# What do you think about this trailer?



## kitten_Val (Apr 25, 2007)

I found this ad on my local list and it DOES sound too cheap to be true. Could it be ripoff or make sense to go out and look at it (given it's not sold, of course).... 

**********************************

*~Eclipse al 2 horse trailer,DLX model, straight load - $2800
*


7' Wide Bumper Pull..... 

Cox signature series 
Eclipse aluminium 2 horse trailer 
DLX model 
year 2008 
Straight load 
v-nose 
One roof vent per horse, 
Deluxe padded divider on removable center post, 
Deluxe padded butt, breast bars, and head bumpers, 
48" rubber on walls, 
I am the only owner of this trailer. 
It has a clear title. 
Horse Trailer Standard Features: 
Removable slant and center post, 
Aluminum Construction, 
7' 6" interior height and 80" width, 
Full Dressing room wall with 24” x 18” windows, 
2 side escape doors, 
24" x 18" sliding windows in the nose & dutch doors, 
17ft total length, 
3500lbs # Dexter axles w/ electric brakes, 
Rear door makes load ramp, 
Accept reasonable offer.... 
photos: 
http://i55.tinypic.com/el2wxk.jpg


----------



## franknbeans (Jun 7, 2007)

Be really careful. I emailed on a similar one, similar price, too, last fall. Mine was definitely a scam. But, can't hurt to inquire-if they will actually meet you in person, that would be a start..and naturally, if they say-free shipping...just pay for the trailer-RUN!
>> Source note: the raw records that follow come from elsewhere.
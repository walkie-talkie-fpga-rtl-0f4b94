// lpf_decimator: the microphone's signal conditioning. STAGES cascaded
// stages, each a 30-tap FIR low-pass filter followed by decimation by 4, turn
// the 1-bit PDM stream (about 3 Msps) into signed 8-bit samples at about
// 3.06 MHz / 256 = 12 kHz, band-limited for speech.
// A PDM 1 enters the first filter as +PDM_LEVEL and a 0 as -PDM_LEVEL. Every
// stage works on 16-bit signed samples and has unity DC gain, so the fourth
// stage output lies within +-PDM_LEVEL; it is shifted right by OUT_SHIFT and
// saturated to 8 bits. stage_out gives every stage's decimated output for
// observation. Each stage adds 32 cycles of latency after its last input.
// Four FIR plus decimate-by-4 stages and the 16-bit stage width follow the
// original design; the +-256 PDM levels and the final 8-bit scaling are this
// design's choices.
module lpf_decimator #(
  parameter int STAGES    = 4,
  parameter int DECIM     = 4,
  parameter int PDM_LEVEL = 256,
  parameter int OUT_SHIFT = 1
) (
  input  logic                           clk,
  input  logic                           rst,
  input  logic                           pdm_bit,
  input  logic                           pdm_valid,
  output logic signed [7:0]              sample,
  output logic                           sample_valid,
  output logic signed [STAGES-1:0][15:0] stage_out
);
  logic signed [15:0] s_in    [STAGES+1];
  logic               s_valid [STAGES+1];

  assign s_in[0]    = pdm_bit ? 16'(PDM_LEVEL) : -16'(PDM_LEVEL);
  assign s_valid[0] = pdm_valid;

  for (genvar g = 0; g < STAGES; g++) begin : g_stage
    logic signed [15:0] f_out;
    logic               f_valid;
    fir #(.DATA_W(16)) u_fir (
      .clk (clk), .rst (rst), .din (s_in[g]), .din_valid (s_valid[g]),
      .dout (f_out), .dout_valid (f_valid)
    );
    decimate #(.FACTOR(DECIM), .DATA_W(16)) u_dec (
      .clk (clk), .rst (rst), .din (f_out), .din_valid (f_valid),
      .dout (s_in[g+1]), .dout_valid (s_valid[g+1])
    );
    assign stage_out[g] = s_in[g+1];
  end

  logic signed [15:0] shifted;
  assign shifted = s_in[STAGES] >>> OUT_SHIFT;

  always_ff @(posedge clk) begin
    if (rst) begin
      sample       <= '0;
      sample_valid <= 1'b0;
    end else begin
      sample_valid <= s_valid[STAGES];
      if (s_valid[STAGES]) begin
        if (shifted > 16'sd127)       sample <= 8'sd127;
        else if (shifted < -16'sd128) sample <= -8'sd128;
        else                          sample <= shifted[7:0];
      end
    end
  end
endmodule
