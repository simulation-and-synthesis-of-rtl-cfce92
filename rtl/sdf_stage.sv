// sdf_stage: one radix-2 single-delay-feedback (R2SDF) decimation-in-frequency
// stage with its own AGU, twiddle ROM and complex multiplier.
//
// The stage has a feedback FIFO of L = 2**L_LOG2 words and works on blocks of
// 2L samples, counted by the AGU:
//   phase 0 (samples 0..L-1 of a block): each input word is written into the
//     FIFO. The word leaving the FIFO is a butterfly difference stored during
//     the previous block; it is multiplied by the twiddle W_{2L}^k (k from the
//     AGU) and sent to the next stage.
//   phase 1 (samples L..2L-1): the butterfly takes the FIFO word x[k] as its
//     first operand and the input x[k+L] as its second. The sum goes straight
//     to the next stage without a multiplication; the difference is written
//     back into the FIFO, to be multiplied and sent out during the next
//     phase 0.
// This is the ordering of the original architecture (differences stored, sums passed
// on), which puts the stage outputs in the order of the radix-2 flow graph.
// The first block only fills the FIFO, so outputs start after L samples
// (the start-up time); a stage is "primed" once it has seen one whole block,
// and only then are its phase-0 outputs valid.
//
// Result register: the selected result (sum or product) is registered (REG);
// out_valid/out_data appear one clock after the accepted input. The pipeline
// moves only on in_valid: a cycle without in_valid changes nothing but
// out_valid, so input gaps simply stall the stage.
//
// enable = 0 bypasses the stage (shorter transform lengths): the input is
// passed through the result register unchanged and the stage state is held
// cleared. clear synchronously restarts the stage (new configuration).
module sdf_stage
  import fft_pkg::*;
#(
  parameter int L_LOG2 = 10
) (
  input  logic  clk,
  input  logic  rst_n,
  input  logic  clear,
  input  logic  enable,
  input  logic  inverse,
  input  logic  in_valid,
  input  cplx_t in_data,
  output logic  out_valid,
  output cplx_t out_data
);

  localparam int AW = (L_LOG2 > 0) ? L_LOG2 : 1;

  logic          step, phase, last, primed;
  logic [AW-1:0] addr;
  cplx_t         fifo_out, fifo_in, bf_sum, bf_diff, product, result;
  cplx_tw_t      w;

  assign step = in_valid && enable;

  agu #(.L_LOG2(L_LOG2)) u_agu (
    .clk, .rst_n,
    .clear (clear || !enable),
    .step,
    .phase,
    .addr,
    .last
  );

  sdf_fifo #(.DEPTH_LOG2(L_LOG2)) u_fifo (
    .clk, .rst_n,
    .clear (clear || !enable),
    .shift (step),
    .din   (fifo_in),
    .dout  (fifo_out)
  );

  bf2 u_bf2 (
    .a    (fifo_out),
    .b    (in_data),
    .sum  (bf_sum),
    .diff (bf_diff)
  );

  twiddle_rom #(.L_LOG2(L_LOG2)) u_rom (
    .addr,
    .inverse,
    .w
  );

  cmult u_cmult (
    .x (fifo_out),
    .w,
    .y (product)
  );

  // Input/feedback selection (the MUX/DMUX pairs around the FIFO).
  always_comb begin
    fifo_in = phase ? bf_diff : in_data;
    result  = phase ? bf_sum  : product;
  end

  always_ff @(posedge clk or negedge rst_n) begin
    if (!rst_n)                   primed <= 1'b0;
    else if (clear || !enable)    primed <= 1'b0;
    else if (step && last)        primed <= 1'b1;
  end

  // Result register.
  always_ff @(posedge clk or negedge rst_n) begin
    if (!rst_n) begin
      out_valid <= 1'b0;
      out_data  <= '0;
    end else if (clear) begin
      out_valid <= 1'b0;
    end else if (!enable) begin
      out_valid <= in_valid;
      if (in_valid) out_data <= in_data;
    end else begin
      out_valid <= step && (phase || primed);
      if (step) out_data <= result;
    end
  end

  // A stage leaves phase 1 only through the last sample of a block, so a
  // primed stage has always completed a block.
  a_primed_after_block: assert property (@(posedge clk) disable iff (!rst_n)
    (step && last && !clear) |=> primed);

endmodule
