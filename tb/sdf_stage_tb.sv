// sdf_stage_tb: self-checking test of one R2SDF stage (L = 8, blocks of 16).
//
// A random stream with random input gaps is fed through the stage. The
// reference, computed here block by block, is the radix-2 DIF step: for each
// block x[0..15] the stage must output floor((x[k]+x[k+8])/2), k = 0..7,
// followed (during the next block) by round_sat(floor((x[k]-x[k+8])/2) *
// W16^k), with W16^k = round(2**14 * exp(-+j*2*pi*k/16)). Timing: an output
// must appear exactly one clock after every accepted input once the first 8
// inputs (the start-up) have been taken. The run is repeated for the inverse
// direction, and then with enable low, when the stage must pass its input
// through unchanged, one clock later.
module sdf_stage_tb;
  import fft_pkg::*;

  localparam int LL = 3;
  localparam int L  = 1 << LL;
  localparam real PI = 3.14159265358979323846;

  logic  clk = 0, rst_n = 0, clear = 0, enable = 1, inverse = 0, in_valid = 0;
  cplx_t in_data, out_data;
  logic  out_valid;
  int checks = 0, failures = 0;

  always #5 clk = ~clk;

  sdf_stage #(.L_LOG2(LL)) dut (.clk, .rst_n, .clear, .enable, .inverse, .in_valid, .in_data,
                                .out_valid, .out_data);

  cplx_t exp_q [$];
  cplx_t blk [2*L];
  int    nin;          // inputs accepted since the last clear
  logic  exp_valid;    // out_valid expected in this cycle

  function automatic int fl2(int v);
    return (v >= 0) ? v / 2 : -((-v + 1) / 2);
  endfunction

  function automatic int q14(real v);
    real s = v * 16384.0;
    return $rtoi(s >= 0.0 ? s + 0.5 : s - 0.5);
  endfunction

  function automatic int rsat(longint v);
    longint r = (v + 8192) >>> 14;
    if (r > 32767) r = 32767;
    if (r < -32768) r = -32768;
    return int'(r);
  endfunction

  // Sum of pair k: leaves as soon as x[k+L] arrives.
  task automatic ref_sum(int k);
    cplx_t s;
    s.re = sample_t'(fl2(int'(blk[k].re) + int'(blk[k+L].re)));
    s.im = sample_t'(fl2(int'(blk[k].im) + int'(blk[k+L].im)));
    exp_q.push_back(s);
  endtask

  // Twiddled differences of a whole block: leave during the next block.
  task automatic ref_products(bit inv);
    for (int k = 0; k < L; k++) begin
      int dr, di, wr, wi;
      cplx_t p;
      dr = fl2(int'(blk[k].re) - int'(blk[k+L].re));
      di = fl2(int'(blk[k].im) - int'(blk[k+L].im));
      wr = q14($cos(PI * k / L));
      wi = q14((inv ? 1.0 : -1.0) * $sin(PI * k / L));
      p.re = sample_t'(rsat(longint'(dr) * wr - longint'(di) * wi));
      p.im = sample_t'(rsat(longint'(dr) * wi + longint'(di) * wr));
      exp_q.push_back(p);
    end
  endtask

  // Output checker
  cplx_t e;
  always @(negedge clk) if (rst_n) begin
    checks++;
    if (out_valid !== exp_valid) begin
      failures++;
      $display("FAIL %0t: out_valid %b expected %b", $time, out_valid, exp_valid);
    end
    if (out_valid) begin
      checks++;
      if (exp_q.size() == 0) begin
        failures++;
        $display("FAIL %0t: unexpected output", $time);
      end else begin
        e = exp_q.pop_front();
        if (out_data !== e) begin
          failures++;
          $display("FAIL %0t: got (%0d,%0d) exp (%0d,%0d)", $time, out_data.re, out_data.im, e.re, e.im);
        end
      end
    end
  end

  task automatic run_stream(int nblocks, bit inv);
    @(negedge clk);
    clear = 1; inverse = inv; in_valid = 0;
    @(posedge clk); #1 exp_valid = 0;
    @(negedge clk);
    clear = 0;
    exp_q.delete();
    nin = 0;
    while (nin < nblocks * 2 * L) begin
      in_valid = ($urandom_range(0, 3) != 0);
      in_data  = cplx_t'($urandom);
      if (in_valid) begin
        if (enable) begin
          blk[nin % (2*L)] = in_data;
          if (nin % (2*L) >= L) ref_sum(nin % (2*L) - L);
          if (nin % (2*L) == 2*L - 1) ref_products(inv);
        end else begin
          exp_q.push_back(in_data);
        end
      end
      @(posedge clk);
      #1 exp_valid = in_valid && (!enable || nin >= L);
      if (in_valid) nin++;
      @(negedge clk);
    end
    in_valid = 0;
    @(posedge clk); #1 exp_valid = 0;
    @(negedge clk);
    // the products of the last block stay inside the stage
    if (enable) begin
      checks++;
      if (exp_q.size() != L) begin
        failures++;
        $display("FAIL %0d outputs left, expected %0d", exp_q.size(), L);
      end
    end
  endtask

  initial begin
    exp_valid = 0;
    in_data = '0;
    repeat (3) @(posedge clk);
    rst_n = 1;
    run_stream(40, 0);
    run_stream(40, 1);
    enable = 0;
    run_stream(4, 0);
    $display("TB_RESULT checks=%0d failures=%0d", checks, failures);
    $finish;
  end

  initial begin
    repeat (20000) @(posedge clk);
    failures++;
    $display("TB_RESULT checks=%0d failures=%0d", checks, failures);
    $finish;
  end
endmodule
Usually, if is sounds too good to be true, it is.:-(


----------



## franknbeans (Jun 7, 2007)

FYI-I just did a quick google of Eclipse DLX $2800-came up with several Craigslist ads, all different places, mainly midwest, all flagged for removal. Doesn't look to be legit.


----------



## Speed Racer (Oct 21, 2009)

I'm betting on it being a scam since a 2008 Eclipse goes for a heck of a lot more than $2,800.00, but it wouldn't hurt to contact them.

If you contact them and they tell you the trailer's in another state and will have to be shipped to you, it's a definite scam.


----------



## usandpets (Jan 1, 2011)

It's a scam!!! They are "selling" other items as well like RV's, 4wheelers, motorcycles etc. All the same person and same ads. They don't let anyone look at the item before buying. Don't even bother with it. 

If it sounds to good to be true, it probably isn't.


----------



## kitten_Val (Apr 25, 2007)

Thanks, All! I have a trailer actually and not looking for one (unless it's super price from someone I trust). But the price was just too good not to ask.

However(!), I gonna inquire for fun! Will keep you all updated how it goes!


----------



## kitten_Val (Apr 25, 2007)

OK, I got a reply back (and BTW, *BEWARE of anyone with the address *_*[email protected]*_ !!!)... How sweet, isn't it? I think I gonna get it! 

Hi,
First of all I want to thank you for your interest in purchasing my 2008 eclipse DLX two horse trailer. I've advertised my trailer nation-wide,and I received a lot of emails from interested buyers. Anyway, I confirm again the last price is $2,800. I will even deliver it to you if needed and it will take no more than 2-7 working days (depending on your exact location). The horse trailer is located in Portland, ME. I almost closed the deal but the buyer couldn't get a loan from his bank. But there is a good part in all of this: he sent me 400$ to cover the shipping cost before he got the bad news from the bank, and now he said i should keep it: "this is my way to show my appreciation for your effort" he said. Giving the nature of this transaction we can escrow the payment with Google Checkout, and this way you're not buying something sight unseen. 
If you have other questions feel free to email me, I hope we can do business together.
Sincerely,
Carolyn Glenn

NOTE: I have attached some additional pictures for you to the following link : http://s892.photobucket.com/albums/ac129/fergi44e/2008%20Eclipse%20DLX%20Aluminium%202%20Horse%20Trailer/


----------



## Ladytrails (Jul 28, 2010)

If you still want to tweak this scamming seller, tell them that as luck would have it, how cool is this, your former TRAINER lives in Maine just 2 miles from the trailer!!! and your trainer said sure, he'll be happy to go see the trailer for you and take possession!!!! He's bringing cash!!!!! When would be good for him to see the trailer???? A legit seller would be all over this, right? 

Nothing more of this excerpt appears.